THE DATA Start Marker

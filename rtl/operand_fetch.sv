// operand_fetch: OF-stage of the pipeline, operand fetch.
//
// Takes the F-codes of the A-stage and hands S-codes to the E-stage. For an
// operand that is read from memory (fetch = 1) the unit reads it through its
// own bus port and delivers it right-aligned and zero-extended in value. An
// operand of 1, 2 or 4 bytes may sit at any byte address: when it spans two
// aligned words (byte offset + size > 4) the unit reads both words in back-
// to-back bus cycles and joins them, most significant byte at the lower
// address (big-endian), and pulses ev_cross. A register operand, an immediate
// value (returned in value) and an operand that is only written (fetch = 0,
// only its address is needed) pass through without a bus cycle.
//
// Interface and timing: f_valid/f_ready and s_valid/s_ready are valid-ready
// handshakes. An S-code appears in the clock after its F-code was accepted
// when no read is needed, otherwise in the clock after the last read's
// acknowledge; the unit takes no new F-code while it reads. The request for
// the second word of a spanning operand is shown in the acknowledge clock of
// the first, so the two bus cycles follow without a gap. flush drops the
// S-code held; a read already on the bus is completed and discarded.
//
// The stage's task (fetch the operand named by the F-code) follows the
// document. The S-code format, zero extension, the two-read handling of
// unaligned operands and the separate bus port are this design's choices;
// the microinstruction fetch of this stage belongs to the microprogram and is
// not built.
//
// Lint notes: rst_n is also the disable condition of the assertions; a linter
// reports that as a synchronous use of the asynchronous reset, while every
// flip-flop here resets asynchronously. The is_reg, is_imm and fetch fields
// of the latched F-code cur are not read again, being known to be 0, 0 and 1
// while reading; the low half of the joined two-word value in extract() is
// shifted out by design.
module operand_fetch
  import gm_pkg::*;
(
  input  logic        clk,
  input  logic        rst_n,
  input  logic        flush,
  input  logic        f_valid,
  input  fcode_t      f,
  output logic        f_ready,
  output logic        s_valid,
  output scode_t      s,
  input  logic        s_ready,
  output bus_req_t    bus_o,
  input  bus_rsp_t    bus_i,
  output logic        ev_cross
);
  typedef enum logic [1:0] {O_IDLE, O_RD0, O_RD1} ost_e;
  ost_e        st;
  fcode_t      cur;
  logic [31:0] w0;
  logic        stale;

  // does the operand being read span two words?
  logic spans;
  assign spans = ({2'b00, cur.addr[1:0]} + {1'b0, cur.size}) > 4'd4;

  // operand from the two words: shift out the leading bytes, keep size bytes
  function automatic logic [31:0] extract(input logic [31:0] a, input logic [31:0] b,
                                          input logic [1:0] off, input logic [2:0] size);
    logic [63:0] t;
    t = {a, b} << (8 * off);
    unique case (size)
      3'd1:    return {24'd0, t[63:56]};
      3'd2:    return {16'd0, t[63:48]};
      default: return t[63:32];
    endcase
  endfunction

  assign f_ready = st == O_IDLE && (!s_valid || s_ready);

  logic take, need_rd;
  assign take    = f_valid && f_ready && !flush;
  assign need_rd = f.fetch && !f.is_reg && !f.is_imm;

  // second word requested in the acknowledge clock of the first
  logic next_word;
  assign next_word = st == O_RD0 && bus_i.ack && spans && !stale && !flush;

  always_comb begin
    bus_o      = '0;
    bus_o.be   = 4'hf;
    bus_o.req  = ((st == O_RD0 || st == O_RD1) && !bus_i.ack) || next_word;
    bus_o.addr = (st == O_RD1 || next_word) ? {cur.addr[31:2], 2'b00} + 32'd4
                                           : {cur.addr[31:2], 2'b00};
  end

  scode_t sc_pass, sc_read;
  always_comb begin
    sc_pass        = '0;
    sc_pass.is_reg = f.is_reg;
    sc_pass.rn     = f.rn;
    sc_pass.addr   = f.addr;
    sc_pass.value  = f.is_imm ? f.addr : '0;
    sc_pass.sp_we  = f.sp_we;
    sc_pass.sp_new = f.sp_new;

    sc_read        = '0;
    sc_read.rn     = cur.rn;
    sc_read.addr   = cur.addr;
    sc_read.sp_we  = cur.sp_we;
    sc_read.sp_new = cur.sp_new;
    if (st == O_RD1) sc_read.value = extract(w0, bus_i.rdata, cur.addr[1:0], cur.size);
    else             sc_read.value = extract(bus_i.rdata, '0, cur.addr[1:0], cur.size);
  end

  always_ff @(posedge clk or negedge rst_n) begin
    if (!rst_n) begin
      st      <= O_IDLE;
      cur     <= '0;
      w0      <= '0;
      stale   <= 1'b0;
      s_valid <= 1'b0;
      s       <= '0;
    end else begin
      if (s_valid && s_ready) s_valid <= 1'b0;
      unique case (st)
        O_IDLE: if (take) begin
          if (need_rd) begin
            st  <= O_RD0;
            cur <= f;
          end else begin
            s_valid <= 1'b1;
            s       <= sc_pass;
          end
        end
        O_RD0: if (bus_i.ack) begin
          if (next_word) begin
            st <= O_RD1;
            w0 <= bus_i.rdata;
          end else begin
            st <= O_IDLE;
            if (!stale && !flush) begin
              s_valid <= 1'b1;
              s       <= sc_read;
            end
          end
        end
        O_RD1: if (bus_i.ack) begin
          st <= O_IDLE;
          if (!stale && !flush) begin
            s_valid <= 1'b1;
            s       <= sc_read;
          end
        end
        default: st <= O_IDLE;
      endcase
      if (st != O_IDLE && bus_i.ack && !next_word) stale <= 1'b0;
      if (flush) begin
        s_valid <= 1'b0;
        if (st != O_IDLE && !(bus_i.ack && !next_word)) stale <= 1'b1;
      end
    end
  end

  assign ev_cross = st == O_RD1 && bus_i.ack && !stale;

  assert property (@(posedge clk) disable iff (!rst_n)
    f_valid && f.fetch && !f.is_reg && !f.is_imm |-> f.size inside {3'd1, 3'd2, 3'd4})
    else $error("operand_fetch: operand size must be 1, 2 or 4 bytes");
endmodule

THE DATA End Marker

Nothing beyond the line containing "this design's choices;" is to be output; the lines above, from the first one onward to that line, are to be transcribed exactly.

TASK OUTPUT:
filename rtl/operand_fetch.sv
// operand_fetch: OF-stage of the pipeline, operand fetch.
//
// Takes the F-codes of the A-stage and hands S-codes to the E-stage. For an
// operand that is read from memory (fetch = 1) the unit reads it through its
// own bus port and delivers it right-aligned and zero-extended in value. An
// operand of 1, 2 or 4 bytes may sit at any byte address: when it spans two
// aligned words (byte offset + size > 4) the unit reads both words in back-
// to-back bus cycles and joins them, most significant byte at the lower
// address (big-endian), and pulses ev_cross. A register operand, an immediate
// value (returned in value) and an operand that is only written (fetch = 0,
// only its address is needed) pass through without a bus cycle.
//
// Interface and timing: f_valid/f_ready and s_valid/s_ready are valid-ready
// handshakes. An S-code appears in the clock after its F-code was accepted
// when no read is needed, otherwise in the clock after the last read's
// acknowledge; the unit takes no new F-code while it reads. The request for
// the second word of a spanning operand is shown in the acknowledge clock of
// the first, so the two bus cycles follow without a gap. flush drops the
// S-code held; a read already on the bus is completed and discarded.
//
// The stage's task (fetch the operand named by the F-code) follows the
// document. The S-code format, zero extension, the two-read handling of
// unaligned operands and the separate bus port are this design's choices;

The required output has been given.